ここでは、その「残酷さ」の3つの側面を見ていきましょう。
フランス革命の残酷さを象徴するのが、何と言ってもギロチン。
これは当時、より「人道的で平等な処刑方法」として導入されたものでしたが、実際には短期間で何千人もの命を奪った大量処刑マシンになっていきます。
パリ、カルーゼル広場(Place du Carrousel)で行われたギロチンによる最初の処刑の様子
(出典:Creative Commons Public Domainより)
とくに1793〜1794年の恐怖政治では、ロベスピエール率いる公安委員会が「革命の敵」を次々に断頭台に送り、パリでは毎日のようにギロチン処刑が行われました。
処刑されたのは国王ルイ16世やマリー・アントワネットだけでなく、革命の同志だったはずの人物たちや、市民、平民までも。
この時期には、「味方」と「敵」の境界線が極端に曖昧になってしまい、少しでも政府に批判的な態度を取っただけで死刑になるという恐ろしい状況が続いていました。
もうひとつの残酷さは、革命が進む中で起こった仲間同士の裏切りと粛清です。
もともと「自由のために」と団結していた革命家たちは、やがて路線の違いや権力闘争によって対立を深めていきます。

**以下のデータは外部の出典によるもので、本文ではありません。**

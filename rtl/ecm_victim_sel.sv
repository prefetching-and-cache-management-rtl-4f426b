// ecm_victim_sel: the epoch-aware replacement decision of ECM for one cache
// set, on top of NRU (not-recently-used) reference bits.
//
// Each way carries a valid bit, the epoch it was last used or prefetched in,
// and an NRU reference bit. The active epochs are the current epoch E and the
// next epoch E+1; all others are old. For a line to be allocated by epoch R
// the candidates are, in order:
//   1. invalid ways;
//   2. lines of old epochs (old task data is filtered first);
//   3. if R is not active: every way (plain NRU);
//   4. the set is full of active-epoch lines. If R holds fewer ways than its
//      quota (or none at all), the other active epoch must be above its own
//      quota, so R takes a line of the other epoch; otherwise R replaces one
//      of its own lines, judged by the reference bits of R's lines only.
// Among the candidates NRU picks the lowest way whose reference bit is clear;
// if all are set it picks the lowest candidate and asks the cache to clear
// the reference bits of all candidates (ref_clear).
// throttle tells the prefetcher to skip a new line for R: the set is full of
// active-epoch lines and R already holds at least its quota.
// Purely combinational. The candidate order, quota rule and throttle rule
// follow the document; the NRU details and the handling of a non-active R
// are this design's reading.
module ecm_victim_sel
  import ebp_pkg::*;
#(
  parameter int unsigned WAYS = 8,
  localparam int unsigned WW  = (WAYS > 1) ? $clog2(WAYS) : 1,
  localparam int unsigned QW  = $clog2(WAYS + 1)
) (
  input  logic [WAYS-1:0] valid,
  input  epoch_t          epoch [WAYS],
  input  logic [WAYS-1:0] ref_bit,
  input  epoch_t          cur_epoch,
  input  epoch_t          req_epoch,
  input  logic [QW-1:0]   quota_cur,
  input  logic [QW-1:0]   quota_next,
  output logic [WW-1:0]   victim,
  output logic [WAYS-1:0] ref_clear,
  output logic            throttle,
  output logic [2:0]      reason      // 0 invalid, 1 old, 2 any, 3 other, 4 own
);
  epoch_t          nxt_epoch;
  logic            req_active;
  logic [WAYS-1:0] active, old, own, other, cand, cand_unref;
  logic [QW-1:0]   n_own, q_req;
  logic            full_active;

  assign nxt_epoch  = cur_epoch + 1'b1;
  assign req_active = (req_epoch == cur_epoch) || (req_epoch == nxt_epoch);
  assign q_req      = (req_epoch == cur_epoch) ? quota_cur : quota_next;

  always_comb begin
    n_own = '0;
    for (int w = 0; w < WAYS; w++) begin
      active[w] = valid[w] && ((epoch[w] == cur_epoch) || (epoch[w] == nxt_epoch));
      old[w]    = valid[w] && !active[w];
      own[w]    = active[w] && req_active && (epoch[w] == req_epoch);
      other[w]  = active[w] && !own[w];
      n_own     = n_own + QW'(own[w]);
    end
  end

  assign full_active = (&valid) && (old == '0);
  assign throttle    = req_active && full_active && (n_own >= q_req);

  always_comb begin
    if (!(&valid)) begin
      cand = ~valid;               reason = 3'd0;
    end else if (old != '0) begin
      cand = old;                  reason = 3'd1;
    end else if (!req_active) begin
      cand = '1;                   reason = 3'd2;
    end else if ((n_own < q_req) || (n_own == '0)) begin
      cand = other;                reason = 3'd3;
    end else begin
      cand = own;                  reason = 3'd4;
    end
  end

  assign cand_unref = cand & ~ref_bit;

  always_comb begin
    victim    = '0;
    ref_clear = '0;
    if (cand_unref != '0) begin
      for (int w = WAYS - 1; w >= 0; w--)
        if (cand_unref[w]) victim = WW'(w);
    end else begin
      for (int w = WAYS - 1; w >= 0; w--)
        if (cand[w]) victim = WW'(w);
      ref_clear = cand;
    end
  end
endmodule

たとえば、初期の穏健派だったジロンド派は、後に急進派のジャコバン派によって追放・処刑され、
そのジャコバン派の指導者だったダントンやエベールも、最終的にはロベスピエールによってギロチンに。
つまり、「革命の敵」とされた人たちは本当の反対勢力だけではなく、昨日までの仲間だったことも多かったんです。
この状況は、「敵を倒す革命」がいつしか味方を処刑する革命へと変わっていったことを意味します。
誰もが「いつ自分が断頭台に送られるかわからない」恐怖の中で、人間不信と猜疑心が社会全体を覆っていきました。
革命の残酷さは、パリのギロチンだけではありません。地方でも大規模な弾圧や虐殺が行われていました。
とくに有名なのがヴァンデー地方での反乱に対する対応。
王政とカトリック信仰を支持する農民たちが共和国政府に対して蜂起した際、革命政府は容赦ない軍事鎮圧を行い、民間人を含む大量の死者が出ました。
一説には、ヴァンデー反乱に関する弾圧で10万人近い人々が命を落としたとも言われています。
また、他の都市(リヨン、ナントなど)でも「反革命的」とされた市民への公開処刑や銃殺、溺死刑などが次々と実施されました。
このように、理想を守るために現実を壊すという革命の矛盾が、民衆自身に大きな犠牲を強いていたんですね。
このように、フランス革命が「残酷」とされるのは、理想を実現するために、理性や人道さえ超えてしまった時期があったからです。
その中で起こったギロチンによる大量処刑、仲間同士の粛清、民衆への弾圧──
すべてが「自由」の名のもとに行われたという、逆説的な現実こそが、革命の残酷さを物語っています。
歴史は、理想と現実のはざまで何が起こるかを、私たちに教えてくれる存在なのかもしれません。